VMware vDefend Firewall VMware vDefend Firewall with Advanced Threat Prevention

Issue/Introduction

Symptoms:

  • You are running NSX Application Platform (NAPP) version 3.2.1, 4.0.1, or 4.1.1 and Intelligence UI displays an alarm indicating high persistent storage similar to
    "The disk usage of Data Storage service is above the high threshold value of 75%."  

   

Note that the high persistent storage might be due to multiple factors such as:
- Customer has high data volume
- NAPP Cluster has infra issues
- Repeated indexing data failures
The repeated reindexing failures might be due to a known issue outlined in the Cause section. The optional diagnostic steps are only recommended to advanced users if they want to pinpoint the issue described in the Cause section. However, we suggest all users apply the following patch to either fix the issue or prevent it from happening as the patch will be incorporated in the next release.
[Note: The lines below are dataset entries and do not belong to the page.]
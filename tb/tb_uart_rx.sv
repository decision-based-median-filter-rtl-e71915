// Self-checking testbench for uart_rx.
//
// Drives 8N1 frames of random bytes at 10 clocks per bit onto rxd, some
// back to back and some with idle time between, and checks that each byte
// is delivered exactly once with a one-clock valid pulse, within the
// frame's stop bit. Also checks that a frame with a low stop bit raises
// frame_err and delivers nothing, and that a start-bit glitch shorter than
// half a bit delivers nothing.
module tb_uart_rx;
  localparam int CLK_HZ = 1_000_000;
  localparam int BAUD   = 100_000;
  localparam int DIV    = CLK_HZ / BAUD;

  logic       clk = 0;
  logic       rst, rxd, valid, frame_err;
  logic [7:0] data;

  int checks = 0, failures = 0;
  int n_valid = 0, n_ferr = 0;
  logic [7:0] last_data;

  uart_rx #(.CLK_HZ(CLK_HZ), .BAUD(BAUD)) dut (.*);

  always #5 clk = ~clk;

  always @(posedge clk) begin
    #1;
    if (valid) begin n_valid++; last_data = data; end
    if (frame_err) n_ferr++;
  end

  initial begin
    repeat (40000) @(posedge clk);
    failures++;
    $display("watchdog expired");
    $display("TB_RESULT checks=%0d failures=%0d", checks, failures);
    $finish;
  end

  logic [31:0] rs;
  function automatic logic [31:0] rnd();
    rs ^= rs << 13;
    rs ^= rs >> 17;
    rs ^= rs << 5;
    return rs;
  endfunction

  task automatic bit_time(input logic v);
    rxd = v;
    repeat (DIV) @(negedge clk);
  endtask

  initial begin
    logic [7:0] b;
    int v0, f0;
    rs = $urandom | 32'h1;
    rst = 1; rxd = 1;
    repeat (3) @(negedge clk);
    rst = 0;
    repeat (5) @(negedge clk);
    for (int k = 0; k < 50; k++) begin
      if (k % 2 == 0) repeat (rnd() % 30) @(negedge clk);
      b = 8'(rnd());
      v0 = n_valid;
      bit_time(0);
      for (int i = 0; i < 8; i++) bit_time(b[i]);
      // the byte must have arrived by the end of the stop bit
      bit_time(1);
      checks++;
      if (n_valid != v0 + 1 || last_data != b) begin
        failures++;
        $display("FAIL byte %h: %0d deliveries, last %h", b, n_valid - v0, last_data);
      end
    end
    // framing error: stop bit low
    v0 = n_valid; f0 = n_ferr;
    bit_time(0);
    for (int i = 0; i < 8; i++) bit_time(1'b1);
    bit_time(0);
    rxd = 1;
    repeat (3 * DIV) @(negedge clk);
    checks++;
    if (n_ferr != f0 + 1 || n_valid != v0) begin
      failures++; $display("FAIL framing error not flagged");
    end
    // glitch shorter than half a bit
    repeat (12 * DIV) @(negedge clk);
    v0 = n_valid; f0 = n_ferr;
    rxd = 0;
    repeat (DIV / 2 - 3) @(negedge clk);
    rxd = 1;
    repeat (12 * DIV) @(negedge clk);
    checks++;
    if (n_valid != v0 || n_ferr != f0) begin
      failures++; $display("FAIL glitch produced output");
    end
    $display("TB_RESULT checks=%0d failures=%0d", checks, failures);
    $finish;
  end
endmodule
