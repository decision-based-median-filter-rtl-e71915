// UART transmitter, 8 data bits, no parity, 1 stop bit (8N1).
//
// A 10-bit shift register {stop, data[7:0], start} is loaded in parallel
// when send is asserted while ready is high, then shifted out LSB first, one
// bit every DIV = CLK_HZ / BAUD clocks (5208 clocks at 50 MHz and 9600 baud,
// a 0.006 % rate error). The line idles high. ready is low from the clock
// after send until the last clock of the stop bit, in which it rises again,
// so one byte takes 10 * DIV clocks and a byte handed over as soon as ready
// rises follows the previous one without a gap.
//
// Interface: send/data are sampled only when ready is high (a send while
// busy is a protocol error, flagged by an assertion). rst is synchronous.
// The shift-register structure and the 9600 8N1 format follow the published design;
// the handshake is this design's choice.
module uart_tx #(
  parameter int unsigned CLK_HZ = 50_000_000,
  parameter int unsigned BAUD   = 9600
) (
  input  logic       clk,
  input  logic       rst,
  input  logic       send,
  input  logic [7:0] data,
  output logic       ready,
  output logic       txd
);

  localparam int unsigned DIV = CLK_HZ / BAUD;
  localparam int unsigned CW  = $clog2(DIV);

  logic [9:0]    shreg;
  logic [3:0]    bits_left;
  logic [CW-1:0] cnt;

  // ready already in the last clock of the stop bit, so that a byte handed
  // over then starts its start bit right after the stop bit
  assign ready = (bits_left == 4'd0) || (bits_left == 4'd1 && cnt == CW'(DIV - 1));
  assign txd   = shreg[0];

  always_ff @(posedge clk) begin
    if (rst) begin
      shreg     <= '1;
      bits_left <= '0;
      cnt       <= '0;
    end else if (send && ready) begin
      shreg     <= {1'b1, data, 1'b0};
      bits_left <= 4'd10;
      cnt       <= '0;
    end else if (bits_left == 4'd0) begin
      cnt <= '0;
    end else if (cnt == CW'(DIV - 1)) begin
      cnt       <= '0;
      shreg     <= {1'b1, shreg[9:1]};
      bits_left <= bits_left - 4'd1;
    end else begin
      cnt <= cnt + 1'b1;
    end
  end

  a_no_send_when_busy: assert property (@(posedge clk) disable iff (rst) !(send && !ready))
    else $error("uart_tx: send while busy");

endmodule
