// Self-checking testbench for uart_tx.
//
// Sends random bytes, some back to back and some after idle gaps, at a
// divider of 10 clocks per bit. A receiver written here samples the line
// in the middle of every bit and checks the start bit, the eight data bits
// (LSB first) and the stop bit. It also checks the frame timing: the start
// bit begins on the clock edge that takes the byte, each bit lasts exactly
// DIV clocks, and ready is low for exactly 10*DIV-1 clocks (it rises in the last clock of
// the stop bit, so the next byte follows without a gap).
module tb_uart_tx;
  localparam int CLK_HZ = 1_000_000;
  localparam int BAUD   = 100_000;
  localparam int DIV    = CLK_HZ / BAUD;

  logic       clk = 0;
  logic       rst, send, ready, txd;
  logic [7:0] data;

  int checks = 0, failures = 0;

  uart_tx #(.CLK_HZ(CLK_HZ), .BAUD(BAUD)) dut (.*);

  always #5 clk = ~clk;

  initial begin
    repeat (40000) @(posedge clk);
    failures++;
    $display("watchdog expired");
    $display("TB_RESULT checks=%0d failures=%0d", checks, failures);
    $finish;
  end

  logic [31:0] rs;
  function automatic logic [31:0] rnd();
    rs ^= rs << 13;
    rs ^= rs >> 17;
    rs ^= rs << 5;
    return rs;
  endfunction

  initial begin
    logic [7:0] b, got;
    int busy_clocks;
    rs = $urandom | 32'h1;
    rst = 1; send = 0; data = '0;
    repeat (3) @(negedge clk);
    rst = 0;
    @(negedge clk);
    checks++;
    if (!ready || !txd) begin failures++; $display("FAIL idle state"); end
    for (int k = 0; k < 60; k++) begin
      if (k % 3 == 0) repeat (rnd() % 25) @(negedge clk);
      while (!ready) @(negedge clk);
      b = 8'(rnd());
      send = 1; data = b;
      @(posedge clk);      // byte taken here; start bit starts now
      @(negedge clk);
      send = 0; data = 8'(rnd());
      busy_clocks = 0;   // counts the clocks in which ready is low
      // middle of start bit: DIV/2 clocks in
      repeat (DIV/2 - 1) begin @(negedge clk); busy_clocks++; end
      checks++;
      if (txd !== 1'b0 || ready) begin failures++; $display("FAIL start bit"); end
      for (int i = 0; i < 8; i++) begin
        repeat (DIV) begin @(negedge clk); busy_clocks++; end
        got[i] = txd;
      end
      repeat (DIV) begin @(negedge clk); busy_clocks++; end
      checks++;
      if (txd !== 1'b1) begin failures++; $display("FAIL stop bit"); end
      checks++;
      if (got != b) begin failures++; $display("FAIL byte %h sent as %h", b, got); end
      while (!ready) begin @(negedge clk); busy_clocks++; end
      checks++;
      if (busy_clocks != 10 * DIV - 1) begin
        failures++;
        $display("FAIL ready low for %0d clocks, want %0d", busy_clocks, 10 * DIV - 1);
      end
    end
    $display("TB_RESULT checks=%0d failures=%0d", checks, failures);
    $finish;
  end
endmodule
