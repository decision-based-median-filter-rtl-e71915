// 3x3 window generator for a raster-order pixel stream.
//
// Pixels of a frame arrive one per in_valid in raster order, LINE pixels per
// row. Two line buffers hold the previous two rows. When the pixel at
// column x of row y arrives, the column {row y-2, row y-1, row y} at x is
// shifted into a 3x3 register array, so after the shift the array holds
// rows y-2..y and columns x-2..x. From the third pixel of the third row on
// (x >= 2 and y >= 2) the array is a complete window centred on pixel
// (y-1, x-1) and out_valid is raised with it on the next clock.
//
// The controller feeds this block an image padded by one replicated pixel
// on every side (LINE = image width + 2), so exactly one window comes out
// for every pixel of the original image, in raster order.
//
// Interface: start (one clock, while no pixel is fed) clears the row and
// column counters for a new frame. out_win uses dbmf_pkg::window_t ordering
// (0 top-left, 4 centre, 8 bottom-right). Latency: out_valid follows the
// in_valid of the completing pixel by one clock. in_valid may have gaps.
// Line buffers are plain arrays (distributed or block RAM on an FPGA).
//
// The published algorithm asks only that a 3x3 window be selected around each pixel in
// turn; the line-buffer structure is this design's own.
module window_gen
  import dbmf_pkg::*;
#(
  parameter int unsigned LINE = 127   // pixels per (padded) row
) (
  input  logic    clk,
  input  logic    rst,
  input  logic    start,
  input  logic    in_valid,
  input  pixel_t  in_pix,
  output logic    out_valid,
  output window_t out_win
);

  localparam int unsigned XW = $clog2(LINE);

  pixel_t lb_prev [LINE];   // row y-1
  pixel_t lb_prev2[LINE];   // row y-2

  logic [XW-1:0] x;
  logic [1:0]    y;         // saturates at 2
  pixel_t        w [3][3];  // w[row][col], row 0 top, col 0 left

  always_ff @(posedge clk) begin
    if (in_valid) begin
      lb_prev2[x] <= lb_prev[x];
      lb_prev[x]  <= in_pix;
      for (int r = 0; r < 3; r++) begin
        w[r][0] <= w[r][1];
        w[r][1] <= w[r][2];
      end
      w[0][2] <= lb_prev2[x];
      w[1][2] <= lb_prev[x];
      w[2][2] <= in_pix;
    end
  end

  always_ff @(posedge clk) begin
    if (rst || start) begin
      x         <= '0;
      y         <= '0;
      out_valid <= 1'b0;
    end else begin
      out_valid <= in_valid && (y == 2'd2) && (x >= XW'(2));
      if (in_valid) begin
        if (x == XW'(LINE - 1)) begin
          x <= '0;
          if (y != 2'd2) y <= y + 2'd1;
        end else begin
          x <= x + 1'b1;
        end
      end
    end
  end

  always_comb begin
    for (int r = 0; r < 3; r++)
      for (int c = 0; c < 3; c++)
        out_win[r*3 + c] = w[r][c];
  end

endmodule
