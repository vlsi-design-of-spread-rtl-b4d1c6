// wt2_ram: data memory of the Walsh unit (block WT2).
//
// A DW-bit RAM of DEPTH words (96 in the source, of which the 64-point
// transform uses 64). It has one synchronous write port (we/waddr/wdata,
// written on the rising clock edge) and one asynchronous read port
// (raddr/rdata), like the distributed CLB RAM of the FPGA family the source
// targets. The separate read and write addresses let a butterfly write its
// sum in the same cycle it reads its second operand. Contents are not reset.
module wt2_ram #(
  parameter int unsigned DW    = 16,
  parameter int unsigned DEPTH = 96,
  parameter int unsigned AW    = $clog2(DEPTH)
) (
  input  logic          clk,
  input  logic          we,
  input  logic [AW-1:0] waddr,
  input  logic [DW-1:0] wdata,
  input  logic [AW-1:0] raddr,
  output logic [DW-1:0] rdata
);

  logic [DW-1:0] mem [DEPTH];

  always_ff @(posedge clk) begin
    if (we) mem[waddr] <= wdata;
  end

  assign rdata = mem[raddr];

endmodule
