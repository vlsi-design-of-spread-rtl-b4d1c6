// tb_wt2_ram: random writes and asynchronous reads over all 96 words,
// including a read of a word in the cycle it is written.
module tb_wt2_ram;
  logic clk = 0, we = 0;
  logic [6:0] waddr = 0, raddr = 0;
  logic [15:0] wdata = 0, rdata;
  logic [15:0] model [96];
  int checks = 0, failures = 0;

  wt2_ram dut (.*);

  always #5 clk = ~clk;

  initial begin
    #200000;
    failures++;
    $display("watchdog expired");
    $display("TB_RESULT checks=%0d failures=%0d", checks, failures);
    $finish;
  end

  initial begin
    for (int a = 0; a < 96; a++) begin
      @(negedge clk);
      we = 1; waddr = 7'(a); wdata = 16'($urandom); model[a] = wdata;
    end
    @(negedge clk) we = 0;
    for (int t = 0; t < 3000; t++) begin
      raddr = 7'($urandom_range(95));
      we    = 1'($urandom);
      waddr = (t % 5 == 0) ? raddr : 7'($urandom_range(95));
      wdata = 16'($urandom);
      #1;
      checks++;
      if (rdata != model[raddr]) begin
        failures++;
        $display("FAIL: read %0d got %h expected %h", raddr, rdata, model[raddr]);
      end
      @(negedge clk);
      if (we) model[waddr] = wdata;
    end
    $display("TB_RESULT checks=%0d failures=%0d", checks, failures);
    $finish;
  end
endmodule
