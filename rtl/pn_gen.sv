// pn_gen: one PN block (PN1 or PN2) of the spreading-code generator.
//
// It holds two LFSRs and therefore two PN patterns of 64 elements (0/1). The
// raw bits go to the decoder's correlator MUXes (pn_o). For the embedder the
// two patterns are added, each with an antipodal sign picked by its watermark
// bit: a term is +p when wm bit XOR POLARITY is 0 and -p otherwise (sum_o,
// range -2..+2). PN1 uses POLARITY 0 and PN2 POLARITY 1, because the code
// generator subtracts PN2 from PN1; with watermark 0011 this gives exactly the
// plain "add inside each block, subtract the blocks" structure of the source.
// Timing: sum_o and pn_o are combinational from the LFSR state; `step`
// advances both LFSRs, `restart` reloads the seeds.
module pn_gen
  import ssw_pkg::*;
#(
  parameter logic [7:0] SEED_A   = PN_SEED1,
  parameter logic [7:0] SEED_B   = PN_SEED2,
  parameter bit         POLARITY = 1'b0
) (
  input  logic              clk,
  input  logic              rst_n,
  input  logic              restart,
  input  logic              step,
  input  logic [1:0]        wm,      // watermark bits of the two patterns
  output logic [1:0]        pn_o,    // raw PN elements {B, A}
  output logic signed [2:0] sum_o    // signed sum of both terms
);

  lfsr #(.W(LFSR_W), .TAPS(LFSR_TAPS), .SEED(SEED_A)) u_lfsr_a (
    .clk, .rst_n, .restart, .step, .bit_o(pn_o[0])
  );
  lfsr #(.W(LFSR_W), .TAPS(LFSR_TAPS), .SEED(SEED_B)) u_lfsr_b (
    .clk, .rst_n, .restart, .step, .bit_o(pn_o[1])
  );

  logic signed [2:0] term [2];

  always_comb begin
    for (int j = 0; j < 2; j++) begin
      if (!pn_o[j])                term[j] = 3'sd0;
      else if (wm[j] ^ POLARITY)   term[j] = -3'sd1;
      else                         term[j] = 3'sd1;
    end
    sum_o = term[0] + term[1];
  end

endmodule
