// tb_pn_gen: checks both PN bits of a PN block against the recurrence and the
// signed sum for every watermark pair and both polarities.
module tb_pn_gen;
  import tb_ref_pkg::*;

  logic clk = 0, rst_n = 0, restart = 0, step = 0;
  logic [1:0] wm = 0;
  logic [1:0] pn0, pn1;
  logic signed [2:0] sum0, sum1;
  int checks = 0, failures = 0;

  pn_gen #(.SEED_A(8'hF8), .SEED_B(8'h5A), .POLARITY(1'b0)) dut0 (
    .clk, .rst_n, .restart, .step, .wm, .pn_o(pn0), .sum_o(sum0));
  pn_gen #(.SEED_A(8'hCE), .SEED_B(8'hAC), .POLARITY(1'b1)) dut1 (
    .clk, .rst_n, .restart, .step, .wm, .pn_o(pn1), .sum_o(sum1));

  always #5 clk = ~clk;

  task automatic check(input bit cond, input string what);
    checks++;
    if (!cond) begin
      failures++;
      $display("FAIL: %s", what);
    end
  endtask

  initial begin
    #100000;
    failures++;
    $display("watchdog expired");
    $display("TB_RESULT checks=%0d failures=%0d", checks, failures);
    $finish;
  end

  initial begin
    pat_t p [4];
    for (int i = 0; i < 4; i++) p[i] = pn_pattern(SEEDS[i]);
    repeat (2) @(negedge clk);
    rst_n = 1;
    for (int w = 0; w < 4; w++) begin
      wm = 2'(w);
      restart = 1;
      @(negedge clk);
      restart = 0;
      for (int n = 0; n < 64; n++) begin
        int e0, e1;
        // PN1: +p for bit 0, -p for bit 1; PN2: +p for bit 1, -p for bit 0
        e0 = (p[0][n] ? (wm[0] ? -1 : 1) : 0) + (p[1][n] ? (wm[1] ? -1 : 1) : 0);
        e1 = (p[2][n] ? (wm[0] ? 1 : -1) : 0) + (p[3][n] ? (wm[1] ? 1 : -1) : 0);
        check(pn0 == {p[1][n], p[0][n]}, $sformatf("PN1 bits n=%0d", n));
        check(pn1 == {p[3][n], p[2][n]}, $sformatf("PN2 bits n=%0d", n));
        check(int'(sum0) == e0, $sformatf("PN1 sum w=%0d n=%0d: %0d vs %0d", w, n, sum0, e0));
        check(int'(sum1) == e1, $sformatf("PN2 sum w=%0d n=%0d: %0d vs %0d", w, n, sum1, e1));
        step = 1;
        @(negedge clk);
        step = 0;
      end
    end
    $display("TB_RESULT checks=%0d failures=%0d", checks, failures);
    $finish;
  end
endmodule
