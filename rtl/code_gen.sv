// code_gen: spreading-code generation module of the embedder.
//
// PN1 carries patterns P1, P2 (watermark bits 0, 1) and PN2 carries P3, P4
// (bits 2, 3). The PN1 sum minus the PN2 sum is the combined code
//   c[n] = sum_i s_i * P_i[n],  s_i = +1 for bit 0, -1 for bit 1,
// a value in -4..+4. The zero/one padding unit widens it to the 16-bit word:
// it sign-extends (ones above a negative value, zeros above a positive one)
// and appends K_SHIFT zeros below, i.e. multiplies by the modulation index
// k = 2**K_SHIFT. The source gives no value of k; the default k = 1 is this
// design's choice.
// Timing: code_o is combinational from the LFSR states. Pulse `restart` once
// per block before the first coefficient, then `step` once per coefficient,
// after the cycle in which code_o was used.
module code_gen
  import ssw_pkg::*;
#(
  parameter int unsigned K_SHIFT = 0
) (
  input  logic             clk,
  input  logic             rst_n,
  input  logic             restart,
  input  logic             step,
  input  logic [NBITS-1:0] wm,
  output word_t            code_o,
  output logic [NBITS-1:0] pn_o
);

  logic signed [2:0] sum1, sum2;
  logic signed [3:0] diff;

  pn_gen #(.SEED_A(PN_SEED1), .SEED_B(PN_SEED2), .POLARITY(1'b0)) u_pn1 (
    .clk, .rst_n, .restart, .step, .wm(wm[1:0]), .pn_o(pn_o[1:0]), .sum_o(sum1)
  );
  pn_gen #(.SEED_A(PN_SEED3), .SEED_B(PN_SEED4), .POLARITY(1'b1)) u_pn2 (
    .clk, .rst_n, .restart, .step, .wm(wm[3:2]), .pn_o(pn_o[3:2]), .sum_o(sum2)
  );

  // subtractor, then zero/one padding
  always_comb begin
    diff   = 4'(sum1) - 4'(sum2);
    code_o = word_t'(diff) <<< K_SHIFT;
  end

endmodule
------------------------------------ Optional steps-------------------------------------------

To pinpoint the cause, while it is not necessary for all users, some users can skip this and directly apply the workaround in step 4:

  • In the manager host, use this command login to the coordinator pod:

    napp-k exec -it $(napp-k get pods | grep druid-coordinator | awk '{print $1}') -- bash
  • Use this command to list the last 10 'index' task statuses, and use your favorite JSON viewer or this online-json-viewer to format it. It is going to be a list of task JSON object, check the status of each task. If they are repeatedly failing, that means the disk-usage-high issue is caused by not compacting existing data.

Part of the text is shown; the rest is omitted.